If you want the values written x(1),y(1),z(1),newLine,x(2),... you have to write the statements to do that, as your first output statement does.
I find your question a rather confusing. Are you saying that you find the values in the arrays xi, yi, zi to be unexpected? What is your evidence that the values have changed?

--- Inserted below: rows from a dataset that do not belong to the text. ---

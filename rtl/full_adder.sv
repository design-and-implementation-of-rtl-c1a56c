// full_adder: one-bit full adder.
//
// Adds three bits of equal weight: s is their parity, co the majority of
// the three (the carry of weight two). Purely combinational. It is the
// main cell of the multiplier's column adders and of its final carry row;
// the cell is the standard one, since only its name is given for this design.
module full_adder (
  input  logic a,
  input  logic b,
  input  logic ci,
  output logic s,
  output logic co
);
  assign s  = a ^ b ^ ci;
  assign co = (a & b) | (a & ci) | (b & ci);
endmodule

If values of a variable are changing outside of your expectations, in Fortran there are two likely errors to cause such a problem: 1) array subscripts out of bounds, or 2) disagreement between actual and dummy procedure arguments. The easiest and first step and hunting down such errors and turning on all error and warning options of your compiler, especially run-time subscript bounds checking. Also be sure to place all procedures (subroutines and functions) in modules and use them so that the compiler can check argument consistency.
What compiler are you using?
P.S. real (kind=8) is not guaranteed to be an 8-byte real. Numeric values of kinds are not portable and differ between compilers.